Первым делом после того, как Макар закрыл за Глебом дверь, он рванул наверх. Ему не терпелось повнимательней осмотреть тот типа настоящий, прирученный такой, комнатный спортивный зал. Перед дверью, заробев буквально на пару ударов сердца, Макар медленно и осторожно открыл дверь и засунул в комнату голову. Осмотревшись, убедившись, что его активному благоговению ничто не помешает, он зашел и огляделся. Выразив свое восхищение выдохом, а затем одобрение почтительно сложенными в соответствующую линию губами, он обшаривал глазами каждый квадратный метр поверхности, который был хоть чем-то занят. Макар порассматривал ряды кнопок рядом с монитором на беговой дорожке, осмотрел силовые тренажеры, запрыгнул на дорожку и попытался сделать пару шагов, передумал, подошел к кросстренажеру и подозрительно его оглядел. Удовлетворившись предварительным знакомством, он подошел ко двери, задержался у нее и окинул комнату собственническим взглядом. Только жалюзи тут явно нужны другие. Или не жалюзи.
До занятий времени оставалось более чем достаточно. Макар с торжественным видом подошел к машине и начал с визуального осмотра. Пригреб волосы, недовольно дернул губами и решил все-таки начать с изучения инструкции. Он недовольно поморщился, дотянулся до увесистой брошюры и открыл оглавление; порассматривал его, оценил шрифт и размер и пролистал пару страниц. Текст, который Макар имел честь читать, был коряво переведен, судя по всему, с итальянского какого или немецкого, но понять можно, что там эти технологи имели в виду. Он проверил, хватает ли бобов, определил, где регулируется крепость напитка и грубость помола, проверил, как снимается емкость для воды, поперебирал пальцами в воздухе рядом с машиной и ткнул в кнопку, которая должна была обеспечить ему приготовление роскошного напитка. Хруст зерен, гудение воды и тихий плеск кофе были оценены им как лучшая музыка. Макар решил, что готов слушать такие симфонии бесконечно. Он бережно взял чашку и поднес ее к носу. Принюхался, улыбнулся, оперся бедром о стол и повернулся к окну. Небо было свинцово-серым, угрюмые облака висели низко, но за ними любопытно посверкивали солнечные лучи. Смотреть на такую красоту в огромной оконной раме, стоя на огромной кухне и нюхая офигенный кофе, можно было бесконечно. Макар решился и сделал первый глоток. Кофе был жутко горьким и пряным. Но сыпать в него сахар, как он сделал бы дома, в студенческой столовой или еще какой забегаловке, он бы не рискнул. И кроме того, Глеб тоже пил кофе без сахара, и даже без молока. Хотя сливки в холодильнике водились. Отличия от обычной жженой бурды, которую Макар пил до этого, были очевидны: он за пару секунд ощутил, как зашевелилась кровь в венах, застучал пульс в висках и по телу распространилась почти неукротимая бодрость. Он допил кофе, убрал со стола, вытер посуду и снова подошел к машине. Поколебавшись, Макар нашел в брошюре указания по обслуживанию и с облегченной улыбкой прочитал, что от него не требуется слишком много, да и то не сразу: машина замигает и откажется варить кофе. Книжка полетела на подоконник, Макар побежал в комнату, которую в мыслях не называл иначе, чем своей.

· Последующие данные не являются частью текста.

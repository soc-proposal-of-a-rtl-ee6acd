// tb_ahb_arbiter: test of the shared-bus arbiter with four masters and the
// default weights 3,1,1,1.
//
// Phase 1 (fixed priority and round-robin): random requests and HREADY. At
// every cycle where the owner has let go, HREADY is high and someone asks,
// the arbiter must flag an arbitration and, one cycle later, grant the
// lowest requesting index (fixed) or the first requester after the old
// owner (round-robin); otherwise the grant must not move. HMASTER must take
// the old grant on every HREADY edge.
// Phase 2 (TDMA): random requests; the winner must be the owner of the
// current wheel slot (slots 0,0,0,1,2,3, one step per arbitration) when it
// asks, else the round-robin choice.
// Phase 3 (lottery): random requests; the winner must be asking, and each
// master's number of wins must be within 15 % of the sum over arbitrations
// of its tickets divided by the tickets of all requesting masters.
module tb_ahb_arbiter;
  import flybus_pkg::*;
  localparam int unsigned NM = 4;

  logic hclk = 1'b0, hresetn = 1'b0;
  always #5 hclk = ~hclk;

  arb_policy_e   policy;
  logic [NM-1:0] hbusreq, hgrant;
  logic          hready, arb_event;
  logic [1:0]    hmaster;

  ahb_arbiter dut (.*);

  int unsigned checks = 0, failures = 0;

  task automatic check(input bit ok, input string what);
    checks++;
    if (!ok) begin
      failures++;
      if (failures < 10) $display("FAIL @%0t: %s", $time, what);
    end
  endtask

  function automatic int owner_of(logic [NM-1:0] g);
    for (int i = 0; i < NM; i++) if (g[i]) return i;
    return -1;
  endfunction

  initial begin
    repeat (30000) @(posedge hclk);
    failures++;
    $display("TB_RESULT checks=%0d failures=%0d", checks, failures);
    $finish;
  end

  initial begin
    int own, expw, old_grant;
    bit exp_arb;
    int unsigned wins [NM];
    policy = ARB_FIXED; hbusreq = '0; hready = 1'b1;
    repeat (3) @(posedge hclk);
    hresetn = 1'b1;
    // phase 1
    for (int p = 0; p < 2; p++) begin
      policy = p == 0 ? ARB_FIXED : ARB_RR;
      for (int c = 0; c < 3000; c++) begin
        @(negedge hclk);
        hbusreq = NM'($urandom);
        hready  = $urandom_range(0, 3) != 0;
        #1;
        check($onehot(hgrant), "grant one-hot");
        own = owner_of(hgrant);
        exp_arb = hready && !hbusreq[own] && (hbusreq != 0);
        check(arb_event == exp_arb, "arbitration condition");
        expw = own;
        if (exp_arb) begin
          if (p == 0) begin
            for (int i = NM - 1; i >= 0; i--) if (hbusreq[i]) expw = i;
          end else begin
            for (int k = NM; k >= 1; k--) if (hbusreq[(own + k) % NM]) expw = (own + k) % NM;
          end
        end
        old_grant = own;
        @(posedge hclk);
        #1;
        check(owner_of(hgrant) == expw, $sformatf("policy %0d winner %0d expected %0d", p,
                                                  owner_of(hgrant), expw));
        if (hready) check(int'(hmaster) == old_grant, "HMASTER follows HGRANT");
      end
    end
    // phase 2: TDMA, exact winner from a wheel position kept here
    begin
      int slot = 0;
      int wheel [6] = '{0, 0, 0, 1, 2, 3};
      policy = ARB_TDMA;
      // the wheel is at 0 only right after reset: restart it
      hresetn = 1'b0; @(posedge hclk); hresetn = 1'b1;
      for (int c = 0; c < 3000; c++) begin
        @(negedge hclk);
        hbusreq = NM'($urandom);
        hready  = 1'b1;
        #1;
        own = owner_of(hgrant);
        exp_arb = !hbusreq[own] && (hbusreq != 0);
        expw = own;
        if (exp_arb) begin
          if (hbusreq[wheel[slot]]) expw = wheel[slot];
          else for (int k = NM; k >= 1; k--) if (hbusreq[(own + k) % NM]) expw = (own + k) % NM;
          slot = (slot + 1) % 6;
        end
        @(posedge hclk);
        #1;
        check(owner_of(hgrant) == expw, $sformatf("TDMA winner %0d expected %0d", owner_of(hgrant), expw));
      end
    end
    // phase 3: lottery, wins against the expected number of wins
    begin
      real expct [NM];
      int  tickets [NM] = '{3, 1, 1, 1};
      int  tot;
      policy = ARB_LOTTERY;
      wins = '{0, 0, 0, 0};
      expct = '{0.0, 0.0, 0.0, 0.0};
      for (int c = 0; c < 8000; c++) begin
        @(negedge hclk);
        hbusreq = NM'($urandom);
        hready  = 1'b1;
        #1;
        own = owner_of(hgrant);
        exp_arb = !hbusreq[own] && (hbusreq != 0);
        if (exp_arb) begin
          tot = 0;
          for (int i = 0; i < NM; i++) if (hbusreq[i]) tot += tickets[i];
          for (int i = 0; i < NM; i++) if (hbusreq[i]) expct[i] += real'(tickets[i]) / real'(tot);
        end
        @(posedge hclk);
        #1;
        if (exp_arb) begin
          wins[owner_of(hgrant)]++;
          check(hbusreq[owner_of(hgrant)], "lottery winner was requesting");
        end
      end
      $display("lottery wins %0d %0d %0d %0d expected %0.0f %0.0f %0.0f %0.0f", wins[0], wins[1],
               wins[2], wins[3], expct[0], expct[1], expct[2], expct[3]);
      for (int i = 0; i < NM; i++)
        check(real'(wins[i]) > 0.85 * expct[i] && real'(wins[i]) < 1.15 * expct[i],
              $sformatf("lottery share of master %0d", i));
    end
    $display("TB_RESULT checks=%0d failures=%0d", checks, failures);
    $finish;
  end
endmodule
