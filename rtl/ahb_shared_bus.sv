// ahb_shared_bus: the multiplexers and decoder of an AHB shared bus.
//
// Master to slaves: the address-phase signals of the master named by HMASTER
// (from the arbiter) are put on the bus; the write data of the master that
// owns the data phase (HMASTER registered on HREADY) follow one cycle later.
// The decoder turns the bus address into one-hot HSEL_x_Bus lines, slave
// index HADDR[SEL_LSB +: log2(NS)] (the same address map as the flying
// master wrapper). Slaves to masters: read data and response of the slave
// that owns the data phase are multiplexed back; HREADY is the AND of the
// slave wrappers' HREADYoutBus lines, each of which reads high unless that
// slave stalls the bus (a wait state in its data phase, or an address held
// because the flying master has the slave). Only one transfer at a time
// crosses this bus, which is what the flying master bypasses.
module ahb_shared_bus
  import flybus_pkg::*;
#(
  parameter int unsigned NM      = 3,   // masters on the shared bus
  parameter int unsigned NS      = 4,   // slaves
  parameter int unsigned SEL_LSB = 28
) (
  input  logic                   hclk,
  input  logic                   hresetn,
  // masters
  input  ahb_ctrl_t [NM-1:0]     m_ctrl,
  input  logic [NM-1:0][DW-1:0]  m_hwdata,
  input  logic [$clog2(NM)-1:0]  hmaster,
  output logic                   hready,
  output logic [DW-1:0]          hrdata,
  output hresp_e                 hresp,
  // slave wrappers
  output ahb_ctrl_t              bus_ctrl,
  output logic [DW-1:0]          bus_hwdata,
  output logic [NS-1:0]          bus_hsel,       // HSEL_x_Bus
  input  logic [NS-1:0]          s_hready,       // HREADYoutBus
  input  hresp_e [NS-1:0]        s_hresp,
  input  logic [NS-1:0][DW-1:0]  s_hrdata
);

  localparam int unsigned SW = (NS > 1) ? $clog2(NS) : 1;

  logic [$clog2(NM)-1:0] dp_master;
  logic [NS-1:0]         dsel;
  logic [SW-1:0]         idx;

  assign bus_ctrl   = m_ctrl[hmaster];
  assign bus_hwdata = m_hwdata[dp_master];

  assign idx = bus_ctrl.haddr[SEL_LSB +: SW];
  always_comb begin
    bus_hsel = '0;
    if (int'(idx) < NS) bus_hsel[idx] = 1'b1;
  end

  assign hready = &s_hready;

  always_ff @(posedge hclk or negedge hresetn) begin
    if (!hresetn) begin
      dp_master <= '0;
      dsel      <= '0;
    end else if (hready) begin
      dp_master <= hmaster;
      dsel      <= is_active(bus_ctrl.htrans) ? bus_hsel : '0;
    end
  end

  always_comb begin
    hrdata = '0;
    hresp  = HRESP_OKAY;
    for (int i = 0; i < NS; i++) begin
      if (dsel[i]) begin
        hrdata = s_hrdata[i];
        hresp  = s_hresp[i];
      end
    end
  end

endmodule
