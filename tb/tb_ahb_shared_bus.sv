// tb_ahb_shared_bus: random-stimulus test of the shared-bus multiplexers and
// decoder with three masters and four slaves.
//
// A reference here predicts: the bus address/control equal those of the
// master named by HMASTER; the write data come from the master that was
// HMASTER at the last HREADY edge; HSEL_x_Bus is one-hot on address bits
// [29:28]; HREADY is high only when no slave stalls; read data/response
// come from the slave addressed by the last active transfer taken on an
// HREADY edge.
module tb_ahb_shared_bus;
  import flybus_pkg::*;
  localparam int unsigned NM = 3, NS = 4, NCYC = 4000;

  logic hclk = 1'b0, hresetn = 1'b0;
  always #5 hclk = ~hclk;

  ahb_ctrl_t [NM-1:0]     m_ctrl;
  logic [NM-1:0][DW-1:0]  m_hwdata;
  logic [1:0]             hmaster;
  logic                   hready;
  logic [DW-1:0]          hrdata, bus_hwdata;
  hresp_e                 hresp;
  ahb_ctrl_t              bus_ctrl;
  logic [NS-1:0]          bus_hsel, s_hready;
  hresp_e [NS-1:0]        s_hresp;
  logic [NS-1:0][DW-1:0]  s_hrdata;

  ahb_shared_bus #(.NM(NM), .NS(NS)) dut (.*);

  int unsigned checks = 0, failures = 0;

  task automatic check(input bit ok, input string what);
    checks++;
    if (!ok) begin
      failures++;
      if (failures < 10) $display("FAIL @%0t: %s", $time, what);
    end
  endtask

  initial begin
    repeat (NCYC + 100) @(posedge hclk);
    failures++;
    $display("TB_RESULT checks=%0d failures=%0d", checks, failures);
    $finish;
  end

  initial begin
    int dm = 0, ds = -1, tgt;
    bit rdy;
    m_ctrl = '0; m_hwdata = '0; hmaster = 0; s_hready = '1; s_hresp = '0; s_hrdata = '0;
    repeat (3) @(posedge hclk);
    hresetn = 1'b1;
    for (int c = 0; c < NCYC; c++) begin
      @(negedge hclk);
      for (int i = 0; i < NM; i++) begin
        m_ctrl[i].haddr  = $urandom;
        m_ctrl[i].htrans = htrans_e'($urandom_range(0, 3));
        m_ctrl[i].hwrite = $urandom_range(0, 1);
        m_hwdata[i]      = $urandom;
      end
      hmaster = 2'($urandom_range(0, NM - 1));
      for (int x = 0; x < NS; x++) begin
        s_hready[x] = $urandom_range(0, 4) != 0;
        s_hresp[x]  = hresp_e'($urandom_range(0, 3));
        s_hrdata[x] = $urandom;
      end
      #1;
      tgt = m_ctrl[hmaster].haddr[29:28];
      rdy = &s_hready;
      check(bus_ctrl == m_ctrl[hmaster], "address/control mux");
      check(bus_hwdata == m_hwdata[dm], "write data mux");
      check(bus_hsel == NS'(1 << tgt), "decoder");
      check(hready == rdy, "ready");
      if (ds >= 0) check(hrdata == s_hrdata[ds] && hresp == s_hresp[ds], "read mux");
      else check(hrdata == '0 && hresp == HRESP_OKAY, "read mux idle");
      @(posedge hclk);
      if (rdy) begin
        dm = hmaster;
        ds = (m_ctrl[hmaster].htrans inside {HTRANS_NONSEQ, HTRANS_SEQ}) ? tgt : -1;
      end
    end
    $display("TB_RESULT checks=%0d failures=%0d", checks, failures);
    $finish;
  end
endmodule
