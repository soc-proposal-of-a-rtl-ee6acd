// fm_wrapper: flying master wrapper.
//
// The flying master does not go through the shared bus and its arbiter. This
// wrapper connects it straight to the slave wrappers of all slaves:
//  * its address, control and write data are forwarded unchanged to every
//    slave wrapper (HxxxOUT);
//  * a decoder turns HADDR into a one-hot slave select HSEL_s, enabled by
//    HBUSREQ, so a slave wrapper sees the flying master only while it
//    requests; the enable also holds while HTRANS is not IDLE, because an
//    AHB master lowers HBUSREQ together with its last address;
//  * HGRANTout answers HBUSREQ in the same cycle: the flying master never
//    waits for the shared-bus arbiter, contention is resolved per slave in
//    the slave wrappers, which stall it through HREADY;
//  * read data and response are multiplexed from the slave that owns the
//    current data phase, and HREADY is gathered from all slaves.
//
// Timing. HSEL_s is combinational from HADDR/HBUSREQ (address phase). AHB
// returns read data one cycle after the address, so the read multiplexers
// use a copy of the select registered when an address is accepted (a
// design choice; the block diagram draws one select for both). Every slave
// wrapper drives its HREADY_S line low only when it stalls this master
// (data phase wait state, or address phase held because the shared bus owns
// the slave) and high otherwise, so HREADYout is the AND of all lines, which
// is the ready multiplexer with the idle inputs reading as ready.
// The slave index is HADDR[SEL_LSB +: log2(NS)] (this design's address map).
module fm_wrapper
  import flybus_pkg::*;
#(
  parameter int unsigned NS      = 4,   // number of slaves
  parameter int unsigned SEL_LSB = 28   // lowest address bit of the slave index
) (
  input  logic                 hclk,
  input  logic                 hresetn,
  // from the flying master
  input  ahb_ctrl_t            m_ctrl,
  input  logic [DW-1:0]        m_hwdata,
  input  logic                 m_hbusreq,
  // to the flying master
  output logic                 m_hgrant,      // HGRANTout
  output logic [DW-1:0]        m_hrdata,      // HRDATAout
  output hresp_e               m_hresp,       // HRESPout
  output logic                 m_hready,      // HREADYout
  // to the slave wrappers
  output ahb_ctrl_t            s_ctrl,        // HADDRout, HTRANSout, ...
  output logic [DW-1:0]        s_hwdata,      // HWDATAout
  output logic [NS-1:0]        s_hsel,        // HSEL_s[x:0]
  // from the slave wrappers
  input  logic [NS-1:0][DW-1:0] s_hrdata,     // HRDATA_S0..SN
  input  hresp_e [NS-1:0]      s_hresp,       // HRESP_S0..SN
  input  logic [NS-1:0]        s_hready       // HREADY_S0..SN
);

  localparam int unsigned SW = (NS > 1) ? $clog2(NS) : 1;

  logic [SW-1:0] idx;
  logic [NS-1:0] dsel;      // slave of the current data phase, one-hot

  // Decoder
  assign idx = m_ctrl.haddr[SEL_LSB +: SW];
  always_comb begin
    s_hsel = '0;
    if ((m_hbusreq || m_ctrl.htrans != HTRANS_IDLE) && (int'(idx) < NS)) s_hsel[idx] = 1'b1;
  end

  // Forwarding to the slaves
  assign s_ctrl   = m_ctrl;
  assign s_hwdata = m_hwdata;
  assign m_hgrant = m_hbusreq;

  // Ready from all slaves
  assign m_hready = &s_hready;

  // Data-phase select
  always_ff @(posedge hclk or negedge hresetn) begin
    if (!hresetn)      dsel <= '0;
    else if (m_hready) dsel <= is_active(m_ctrl.htrans) ? s_hsel : '0;
  end

  // Read data and response multiplexers
  always_comb begin
    m_hrdata = '0;
    m_hresp  = HRESP_OKAY;
    for (int i = 0; i < NS; i++) begin
      if (dsel[i]) begin
        m_hrdata = s_hrdata[i];
        m_hresp  = s_hresp[i];
      end
    end
  end

  a_dsel_onehot: assert property (@(posedge hclk) disable iff (!hresetn) $onehot0(dsel));

endmodule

До занятий оставалось несколько минут. В аудитории было немного народу. Макар привычно пошел к месту, которое он давно облюбовал: почти сзади и у стены, по пути здороваясь с теми, с кем обычно здоровался, и презрительно фыркая в ответ на приветствия тех, кто облекал приветствия в двусмысленную форму. Их хватало, таких. У кого-то папа с мамой сидели в администрации на разных уровнях, у двух работали в полиции, чей-то папа был предпринимателем. Макар был единственным ребенком у матери-одиночки со средним специальным образованием, что автоматом выкидывало его на дно. И пусть специальность у них была не самой престижной и не в самом престижном вузе, но расслоение в группах производилось сразу и однозначно в соответствии с соответствующими социальными поветриями. Макара поначалу задевало, что люди поглупей и поневоспитанней оказывались более референтными персонами, чем он; по прошествии времени он смирился, лишь фыркая раздраженно время от времени на подколки и демонстративно держась отчужденно. А сегодня ему было все равно.
Он бросил сумку на стол, опустился на скамейку и потянулся, размял шею и достал папку с листами.
- Макарушка, солнышко, как спалось, деточка? – через два ряда обратился к нему Стас Ясинский, красавец, почти умница, заводила и тот еще хмырь.